Yet in the past few years we had hundreds of people jailed and/or fined for
the content they posted on social media or even for reposts and likes. Yet the
morons do not learn. Can't wait for Yarovaya's law to come in full effect.

------
ilaksh
I do not make political comments because it seems unsafe. So I am not
commenting about Russia here or any other country.

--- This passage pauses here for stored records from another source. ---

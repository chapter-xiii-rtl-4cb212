// tb_reg_file: self-checking test of the 32 x 32 register file.
// A shadow array models the registers; random writes and reads on both
// ports are compared with it, register 0 must stay zero, and a write must
// only become visible after the clock edge.
module tb_reg_file;
  logic clk = 0, rst_n, rwe;
  logic [4:0] z_wa, x_ra, y_ra;
  logic [31:0] z_di, x_do, y_do;
  logic [31:0] shadow [32];
  int checks = 0, failures = 0;

  reg_file #(.WIDTH(32), .DEPTH(32)) dut (.*);

  always #5 clk = ~clk;

  task automatic check_read(input logic [4:0] xa, ya);
    x_ra = xa; y_ra = ya;
    #1;
    checks++;
    if (x_do !== shadow[xa] || y_do !== shadow[ya]) begin
      failures++;
      $display("FAIL read x[%0d]=%h exp %h  y[%0d]=%h exp %h", xa, x_do, shadow[xa], ya, y_do, shadow[ya]);
    end
  endtask

  initial begin
    #1000000;
    failures++;
    $display("watchdog expired");
    $display("TB_RESULT checks=%0d failures=%0d", checks, failures);
    $finish;
  end

  initial begin
    rst_n = 0; rwe = 0; z_wa = 0; z_di = 0; x_ra = 0; y_ra = 0;
    for (int i = 0; i < 32; i++) shadow[i] = '0;
    @(negedge clk); @(negedge clk);
    rst_n = 1;
    for (int i = 0; i < 32; i++) check_read(5'(i), 5'(31 - i));
    // fill every register, including an attempt on register 0
    for (int i = 0; i < 32; i++) begin
      @(negedge clk);
      rwe = 1; z_wa = 5'(i); z_di = $urandom;
      check_read(5'(i), 5'(i));            // old value before the edge
      if (i != 0) shadow[i] = z_di;
    end
    @(negedge clk); rwe = 0;
    for (int i = 0; i < 32; i++) check_read(5'(i), 5'($urandom));
    for (int n = 0; n < 500; n++) begin
      @(negedge clk);
      rwe = 1'($urandom); z_wa = 5'($urandom); z_di = $urandom;
      check_read(5'($urandom), 5'($urandom));
      if (rwe && z_wa != 0) shadow[z_wa] = z_di;
    end
    @(negedge clk); rwe = 0;
    for (int i = 0; i < 32; i++) check_read(5'(i), 5'(i));
    $display("TB_RESULT checks=%0d failures=%0d", checks, failures);
    $finish;
  end
endmodule
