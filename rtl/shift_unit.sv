// shift_unit: the SU, shifts or rotates x by the amount in y.
//
// The amount is y modulo the width (the low log2(WIDTH) bits of y). The
// 2-bit type st selects: 00 logical shift left, 01 arithmetic shift right,
// 10 rotate right, 11 x unshifted. When en is low the output is 0 (see
// arith_unit). Combinational. Arithmetic shift, logical shift and rotate are
// the design's operations with a 2-bit type code; the directions, the codes
// and the amount taken modulo the width are this design's choices.
module shift_unit
  import isa_pkg::shift_e, isa_pkg::ST_SLL, isa_pkg::ST_SRA, isa_pkg::ST_ROR;
#(
  parameter int unsigned WIDTH = 32,
  localparam int unsigned SW   = $clog2(WIDTH)
) (
  input  logic [WIDTH-1:0] x,
  input  logic [WIDTH-1:0] y,
  input  shift_e           st,
  input  logic             en,
  output logic [WIDTH-1:0] z
);

  logic [SW-1:0]    amt;
  logic [WIDTH-1:0] r;

  always_comb begin
    amt = y[SW-1:0];
    unique case (st)
      ST_SLL:  r = x << amt;
      ST_SRA:  r = WIDTH'($signed(x) >>> amt);
      ST_ROR:  r = (x >> amt) | (x << (WIDTH - int'(amt)));
      default: r = x;
    endcase
    z = en ? r : '0;
  end

endmodule
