// tb_shift_unit: self-checking test of the shift unit.
// Reference: logical left shift, arithmetic right shift built from a 64-bit
// sign-extended value, and rotate right built by moving one bit at a time.
module tb_shift_unit;
  import isa_pkg::*;
  logic [31:0] x, y, z;
  shift_e st;
  logic en;
  int checks = 0, failures = 0;

  shift_unit #(.WIDTH(32)) dut (.x(x), .y(y), .st(st), .en(en), .z(z));

  function automatic logic [31:0] ref_shift(logic [31:0] a, logic [31:0] b, shift_e t);
    logic [63:0] w;
    logic [31:0] r;
    int n;
    n = int'(b[4:0]);
    case (t)
      ST_SLL: return a << n;
      ST_SRA: begin w = {{32{a[31]}}, a}; return w[n +: 32]; end
      ST_ROR: begin r = a; repeat (n) r = {r[0], r[31:1]}; return r; end
      default: return a;
    endcase
  endfunction

  task automatic check(input logic [31:0] a, b, input shift_e t, input logic e);
    logic [31:0] exp_z;
    x = a; y = b; st = t; en = e;
    #1;
    exp_z = e ? ref_shift(a, b, t) : 32'd0;
    checks++;
    if (z !== exp_z) begin
      failures++;
      $display("FAIL x=%h y=%h st=%0d en=%b z=%h exp=%h", a, b, t, e, z, exp_z);
    end
  endtask

  initial begin
    #100000;
    failures++;
    $display("watchdog expired");
    $display("TB_RESULT checks=%0d failures=%0d", checks, failures);
    $finish;
  end

  initial begin
    check(32'h8000_0001, 32'd4, ST_SLL, 1'b1);
    check(32'h8000_0000, 32'd4, ST_SRA, 1'b1);
    check(32'h0000_00F1, 32'd4, ST_ROR, 1'b1);
    check(32'h1234_5678, 32'd0, ST_ROR, 1'b1);
    check(32'h1234_5678, 32'd33, ST_SLL, 1'b1);
    check(32'h1234_5678, 32'd3, ST_PASS, 1'b1);
    for (int i = 0; i < 400; i++)
      check($urandom, $urandom, shift_e'($urandom % 4), 1'($urandom % 5 != 0));
    $display("TB_RESULT checks=%0d failures=%0d", checks, failures);
    $finish;
  end
endmodule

[https://www.reddit.com/r/darknetplan/](https://www.reddit.com/r/darknetplan/)
and
[https://www.reddit.com/r/Rad_Decentralization/](https://www.reddit.com/r/Rad_Decentralization/)
may be interesting from a purely technical perspective.

------
vbezhenar
The important thing is that people are not charged in crime if they try to
circumvent the bans. So it's still race in technology field. They'll ban VPNs,
we will find ways to hide our VPNs. As long as regular user won't be
prosecuted for trying to access prohibited information, those laws doesn't
matter much IMO.

------
usaphp
Link to official document:
[http://publication.pravo.gov.ru/Document/View/00012017073000...](http://publication.pravo.gov.ru/Document/View/0001201707300002?index=0&rangeSize=1)

------
codezero
I'm really curious how this affects HN users in Russia now. Is this a concern
for you all? Or is it just a blip? Do you think it affects your less technical
friends and family in any way?

------
nmbr213
Funny thing: two month ago, when Ukraine blocked access to Mail.ru Group's
(which is owned by Kremlin linked bussinessman Usmanov) websites (Vkontakte,
Odnoklassniki, russian 4chan (sort of)), state-owned TV ran a couple of
infomertials teaching people how to bypass blocks using VPNs and anonymyzers.

------
korkota
The important part of this news has been omitted. FSB will monitor compliance
with the law.

------
shmerl
All the more farcical was his recent claim in Q&A session with school
students, that Russia has no Internet censorship.

------
petre
What if I use a VPN to access my company's network?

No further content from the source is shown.